After watching Ingemar Johansson train for the first fight against Floyd Patterson, in which he won the heavyweight title back in 1959, Rocky Marciano decided to try his hand in the gym for the first time in three years. After a month of sweat and toil, he abandoned any notion of a comeback, and retained his 49-0 perfect record.

Marvellous Marvin Hagler said that after he couldn’t secure a return fight against Sugar Ray Leonard and decided to retire, he forced himself to stay away from the gym for two years, so he wouldn’t be enticed to lace gloves on again. As he put it: “You think you can recapture it be your old self…but you end up being an old you!

Erik Morales scaled five flights of stairs, to reach the Zona Rosa offices of the WBC in Mexico City the other day. By the time he sat down beside Don Jose Sulaiman, Erik was puffing and panting a bit. It took him appreciably more than a minute to regain his breath.

Noticeably trimmer than he appeared a few months ago, Erik still looks round about middleweight proportions, especially when sitting next to the lean crew cut David Lopez, who’s ranked fifth in the WBC’s super welterweight division, just one place below Julio Cesar Chavez Jr.

An amiable Erik, told the press conference that he’s going back to his bleak windswept old stamping ground of the Otomi High Altitude Training Center perched in the mountains overlooking Toluca, to knuckle down to some weeks of hard training, combined with some slimming, which will pear him down to super lightweight proportions. He last fought and lost a close decision to then WBC Lightweight Champion David Diaz two years ago.

Erik who’s wisely not boxed himself into a corner, by self imposing a comeback deadline says he’ll work out to see how he feels. If the answer’s good,  he’ll fight a ten rounder, and take it from there.   
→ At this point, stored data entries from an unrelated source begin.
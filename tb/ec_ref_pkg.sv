// ec_ref_pkg: behavioural reference arithmetic for the ECC testbenches.
//
// Field elements are held in 192 bits whatever the field size. Prime-field
// operations take the modulus p as an argument; binary-field operations take
// the reduction polynomial f (193 bits) and its degree m. Inversion uses
// Fermat's little theorem (x^(p-2), x^(2^m-2)). The point routines are the
// textbook affine chord-and-tangent formulas, independent of the projective
// formulas in the hardware, and the *_chk routines compare a projective
// result with an affine one without inverting anything.
package ec_ref_pkg;
  typedef logic [191:0] fe_t;
  typedef logic [192:0] poly_t;

  // ---- GF(p)
  function automatic fe_t p_add(fe_t x, fe_t y, fe_t p);
    logic [192:0] s;
    s = {1'b0, x} + {1'b0, y};
    if (s >= {1'b0, p}) s = s - {1'b0, p};
    return s[191:0];
  endfunction
  function automatic fe_t p_sub(fe_t x, fe_t y, fe_t p);
    return (x >= y) ? (x - y) : (x + (p - y));
  endfunction
  function automatic fe_t p_mul(fe_t x, fe_t y, fe_t p);
    logic [383:0] t;
    t = 384'(x) * 384'(y);
    return fe_t'(t % 384'(p));
  endfunction
  function automatic fe_t p_pow(fe_t x, fe_t e, fe_t p);
    fe_t r;
    r = fe_t'(1);
    for (int i = 191; i >= 0; i--) begin
      r = p_mul(r, r, p);
      if (e[i]) r = p_mul(r, x, p);
    end
    return r;
  endfunction
  function automatic fe_t p_inv(fe_t x, fe_t p);
    return p_pow(x, p - fe_t'(2), p);
  endfunction

  // ---- GF(2^m), polynomial basis
  function automatic fe_t b_mul(fe_t x, fe_t y, poly_t f, int m);
    poly_t r;
    r = '0;
    for (int i = 191; i >= 0; i--) begin
      r = r << 1;
      if (r[m]) r = r ^ f;
      if (y[i]) r = r ^ poly_t'(x);
    end
    return r[191:0];
  endfunction
  function automatic fe_t b_inv(fe_t x, poly_t f, int m);
    fe_t r;
    r = fe_t'(1);
    for (int i = m - 1; i >= 1; i--) r = b_mul(b_mul(r, r, f, m), x, f, m);
    return b_mul(r, r, f, m);
  endfunction

  // ---- affine points, prime field: y^2 = x^3 + a x + b
  function automatic void p_add_aff(input fe_t x1, y1, x2, y2, p, output fe_t x3, y3);
    fe_t l;
    l  = p_mul(p_sub(y2, y1, p), p_inv(p_sub(x2, x1, p), p), p);
    x3 = p_sub(p_sub(p_mul(l, l, p), x1, p), x2, p);
    y3 = p_sub(p_mul(l, p_sub(x1, x3, p), p), y1, p);
  endfunction
  function automatic void p_dbl_aff(input fe_t x1, y1, a, p, output fe_t x3, y3);
    fe_t l, t;
    t  = p_mul(x1, x1, p);
    t  = p_add(p_add(p_add(t, t, p), t, p), a, p);
    l  = p_mul(t, p_inv(p_add(y1, y1, p), p), p);
    x3 = p_sub(p_sub(p_mul(l, l, p), x1, p), x1, p);
    y3 = p_sub(p_mul(l, p_sub(x1, x3, p), p), y1, p);
  endfunction
  // Jacobian (X,Y,Z) represents (X/Z^2, Y/Z^3).
  function automatic logic p_chk(fe_t X, fe_t Y, fe_t Z, fe_t x, fe_t y, fe_t p);
    fe_t z2;
    z2 = p_mul(Z, Z, p);
    return (Z != '0) && (X == p_mul(x, z2, p)) && (Y == p_mul(y, p_mul(z2, Z, p), p));
  endfunction

  // ---- affine points, binary field: y^2 + xy = x^3 + a x^2 + b
  function automatic void b_add_aff(input fe_t x1, y1, x2, y2, a, input poly_t f, input int m,
                           output fe_t x3, y3);
    fe_t l;
    l  = b_mul(y1 ^ y2, b_inv(x1 ^ x2, f, m), f, m);
    x3 = b_mul(l, l, f, m) ^ l ^ x1 ^ x2 ^ a;
    y3 = b_mul(l, x1 ^ x3, f, m) ^ x3 ^ y1;
  endfunction
  function automatic void b_dbl_aff(input fe_t x1, y1, a, input poly_t f, input int m,
                           output fe_t x3, y3);
    fe_t l;
    l  = x1 ^ b_mul(y1, b_inv(x1, f, m), f, m);
    x3 = b_mul(l, l, f, m) ^ l ^ a;
    y3 = b_mul(x1, x1, f, m) ^ b_mul(l ^ fe_t'(1), x3, f, m);
  endfunction
  // b such that (x, y) lies on the curve with coefficient a.
  function automatic fe_t b_curve_b(fe_t x, fe_t y, fe_t a, poly_t f, int m);
    fe_t x2;
    x2 = b_mul(x, x, f, m);
    return b_mul(y, y, f, m) ^ b_mul(x, y, f, m) ^ b_mul(x2, x, f, m) ^ b_mul(a, x2, f, m);
  endfunction
  // a such that (x1,y1) and (x2,y2) lie on one curve: a = (d1+d2)/(x1+x2)^2
  function automatic fe_t b_curve_a(fe_t x1, y1, x2, y2, poly_t f, int m);
    fe_t d1, d2, s;
    d1 = b_mul(y1, y1, f, m) ^ b_mul(x1, y1, f, m) ^ b_mul(b_mul(x1, x1, f, m), x1, f, m);
    d2 = b_mul(y2, y2, f, m) ^ b_mul(x2, y2, f, m) ^ b_mul(b_mul(x2, x2, f, m), x2, f, m);
    s  = b_mul(x1 ^ x2, x1 ^ x2, f, m);
    return b_mul(d1 ^ d2, b_inv(s, f, m), f, m);
  endfunction
  // Lopez-Dahab (X,Y,Z) represents (X/Z, Y/Z^2).
  function automatic logic b_chk(fe_t X, fe_t Y, fe_t Z, fe_t x, fe_t y, poly_t f, int m);
    return (Z != '0) && (X == b_mul(x, Z, f, m)) && (Y == b_mul(y, b_mul(Z, Z, f, m), f, m));
  endfunction

  // Random reduced elements.
  function automatic fe_t rand_p(fe_t p);
    logic [255:0] r;
    for (int i = 0; i < 8; i++) r[i*32 +: 32] = $urandom;
    return fe_t'(r % 256'(p));
  endfunction
  function automatic fe_t rand_b(int m);
    fe_t r;
    for (int i = 0; i < 6; i++) r[i*32 +: 32] = $urandom;
    return r & ((fe_t'(1) << m) - fe_t'(1));
  endfunction

  // One random test case for a point operation: the projective input point
  // (x1,y1,z1), the affine point (x2,y2), curve coefficients a, b and the
  // expected affine result (ex, ey).
  typedef struct {
    fe_t x1, y1, z1, x2, y2, a, b, ex, ey;
  } ec_case_t;

  function automatic ec_case_t make_case(bit prime, bit dbl, fe_t p, poly_t f, int m);
    ec_case_t c;
    fe_t ax, ay, z;
    if (prime) begin
      do ax = rand_p(p); while (ax == '0);
      do ay = rand_p(p); while (ay == '0);
      do c.x2 = rand_p(p); while (c.x2 == ax);
      c.y2 = rand_p(p);
      do z = rand_p(p); while (z == '0);
      c.a  = rand_p(p);
      c.b  = rand_p(p);
      c.x1 = p_mul(ax, p_mul(z, z, p), p);
      c.y1 = p_mul(ay, p_mul(p_mul(z, z, p), z, p), p);
      c.z1 = z;
      if (dbl) p_dbl_aff(ax, ay, c.a, p, c.ex, c.ey);
      else     p_add_aff(ax, ay, c.x2, c.y2, p, c.ex, c.ey);
    end else begin
      do ax = rand_b(m); while (ax == '0);
      ay = rand_b(m);
      do c.x2 = rand_b(m); while (c.x2 == ax);
      c.y2 = rand_b(m);
      do z = rand_b(m); while (z == '0);
      c.a  = dbl ? rand_b(m) : b_curve_a(ax, ay, c.x2, c.y2, f, m);
      c.b  = b_curve_b(ax, ay, c.a, f, m);
      c.x1 = b_mul(ax, z, f, m);
      c.y1 = b_mul(ay, b_mul(z, z, f, m), f, m);
      c.z1 = z;
      if (dbl) b_dbl_aff(ax, ay, c.a, f, m, c.ex, c.ey);
      else     b_add_aff(ax, ay, c.x2, c.y2, c.a, f, m, c.ex, c.ey);
    end
    return c;
  endfunction

  function automatic logic check_case(ec_case_t c, bit prime, fe_t X, fe_t Y, fe_t Z,
                                      fe_t p, poly_t f, int m);
    return prime ? p_chk(X, Y, Z, c.ex, c.ey, p) : b_chk(X, Y, Z, c.ex, c.ey, f, m);
  endfunction
endpackage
Although he’s thrilled boxing with triple fight series against Marco Antonio Barrera and Manny Pacquiao, plus heart on his sleeve wars against other greats, Erik who’s still only thirty-two years old insists that he’s not burned out, and that he wants another try.

No Mexican boxer has yet succeeded in winning world titles at four different weights. And this still seems to be in the forefront, than the back of Erik’s mind.

Jose Sulaiman who’s praised Erik as one of the greatest WBC Champions, has also repeatedly gone on record as saying that he has nothing left to prove and that a comeback would be ill advised.

In this meeting, Don Jose adopted a taciturn wait and see stance, saying that Erik’s weight target seems sensible. He then warned  of the dangerous consequences that drastic weight loss via dehydration causes in fighters.

It ended as a draw steeped in mutual respect from long standing friendship, but it was as plain as a pikestaff to all present, that Don Jose’s views on the matter remain largely unaltered.